Early Metabolic Differences in Alzheimer’s Disease Mouse Model and Exercise Intervention Treatment

Abstract

Alzheimer's disease (AD) is a neurodegenerative disorder that affects the central nervous system (CNS). In this study, we characterized and examined the early metabolic changes of the triple transgenic Alzheimer's disease (3xtg-AD) mouse model. We examined its relationship with the hypothalamus, a key regulator of metabolism in the CNS. We observed that the 3xtg-AD model exhibited significantly increased oxygen consumption as well as food intake before previously reported amyloid plaque formation, indicating that metabolic abnormalities occurred at early on-set in the 3xtg-AD model compared to a background control. Analysis of mRNA expression in the hypothalamus showed increased gene expression of inflammation and apoptosis related genes and decreased gene expression of orexigenic neuropeptide Y (NPY) at 12 weeks.
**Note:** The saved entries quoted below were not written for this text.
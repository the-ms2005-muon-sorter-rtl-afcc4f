// ms_test_player - sequencer of the two MS2005 test transmissions.
//
// FIFO_A playback: a start request (VME command or CCB "Inject patterns"),
// accepted only in Test mode, makes all twelve FIFO_A buffers deliver
// A_FRAMES frames (255 patterns of two frames) at 80 MHz.  fifo_rd is
// asserted for A_FRAMES consecutive clk cycles, starting in a frame-2 cycle
// so that the first word, which a FIFO delivers one cycle after its read
// strobe, lands in a frame-1 cycle.  fifo_valid marks the cycles in which
// FIFO words are on the FIFO outputs.
//
// RAM playback: a start request (VME command or the CCB bunch counter reset
// line), accepted only when the GMT source is the RAM buffers (CSR0[10] = 1),
// steps ram_addr from 0 to RAM_WORDS-1, one word per bx (40 MHz, on ce).
// ram_active is high for those RAM_WORDS bx (12.8 us) and is also the window
// in which the RAM addresses are stepped.  A RAM answers one bx after its
// address, so ram_valid, ram_active delayed by one bx, marks the bx in which
// RAM words are on the RAM outputs; it drives the GMT multiplexer and is the
// window in which FIFO_D accepts data.
// Counts and rates follow the specification; the alignment details are this
// design's own.
module ms_test_player #(
  parameter int A_FRAMES  = 510,
  parameter int RAM_WORDS = 512
)(
  input  logic       clk,
  input  logic       rst,
  input  logic       frame2,      // 1 in the cycle carrying frame 2
  input  logic       ce,          // once per bx
  input  logic       test_mode,
  input  logic       ram_src,     // CSR0[10]
  input  logic       start_a,
  input  logic       start_ram,
  output logic       fifo_rd,
  output logic       fifo_valid,
  output logic       a_busy,
  output logic [$clog2(RAM_WORDS)-1:0] ram_addr,
  output logic       ram_active,
  output logic       ram_valid
);

  localparam int FW = $clog2(A_FRAMES + 1);
  localparam int RW = $clog2(RAM_WORDS);

  logic          a_pend;
  logic [FW-1:0] a_cnt;
  logic          r_run;
  logic [RW:0]   r_cnt;

  assign a_busy = a_pend || fifo_rd;

  // FIFO_A playback
  always_ff @(posedge clk) begin
    if (rst) begin
      a_pend     <= 1'b0;
      fifo_rd    <= 1'b0;
      a_cnt      <= '0;
      fifo_valid <= 1'b0;
    end else begin
      fifo_valid <= fifo_rd;
      if (start_a && test_mode && !a_busy) a_pend <= 1'b1;
      if (a_pend && !frame2) begin
        a_pend  <= 1'b0;
        fifo_rd <= 1'b1;
        a_cnt   <= FW'(A_FRAMES - 1);
      end else if (fifo_rd) begin
        if (a_cnt == '0) fifo_rd <= 1'b0;
        else             a_cnt   <= a_cnt - 1'b1;
      end
    end
  end

  // RAM playback, one word per bx
  always_ff @(posedge clk) begin
    if (rst) begin
      r_run      <= 1'b0;
      r_cnt      <= '0;
      ram_addr   <= '0;
      ram_active <= 1'b0;
      ram_valid  <= 1'b0;
    end else begin
      if (start_ram && ram_src && !r_run) begin
        r_run <= 1'b1;
        r_cnt <= '0;
      end
      if (ce) begin
        ram_valid  <= ram_active;
        ram_active <= r_run;
        if (r_run) begin
          ram_addr <= r_cnt[RW-1:0];
          r_cnt    <= r_cnt + 1'b1;
          if (r_cnt == (RW+1)'(RAM_WORDS)) begin
            r_run      <= 1'b0;
            ram_active <= 1'b0;
          end
        end else begin
          ram_addr <= '0;
        end
      end
    end
  end

endmodule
Analysis utilizing immunofluorescence revealed that anorexigenic pro-opiomelanocortin (POMC) neurons were reduced at 24 weeks in 3xtg-AD model. NPY and POMC act as orexigenic and anorexigenic regulators of metabolism in the hypothalamus. Exercise has been known to stimulate positive effects throughout the CNS and has been studied as a possible treatment for many different neurological disease. Our study wanted to understand the effect of exercise on the 3xtg-AD model. Four-weeks of voluntary exercise treatment was sufficient to reduce several inflammation and apoptosis related gene expression in the hypothalamus. Eight- weeks of voluntary exercise in the 3xtg-AD mice increased POMC and NPY neuron populations compared to sedentary conditions. Our results indicated that early on-set of metabolic abnormalities may have contributed to the pathology of AD. These metabolic abnormalities appeared during the same interval with increased inflammation and decreased neuronal populations and key neuropeptides in the hypothalamus.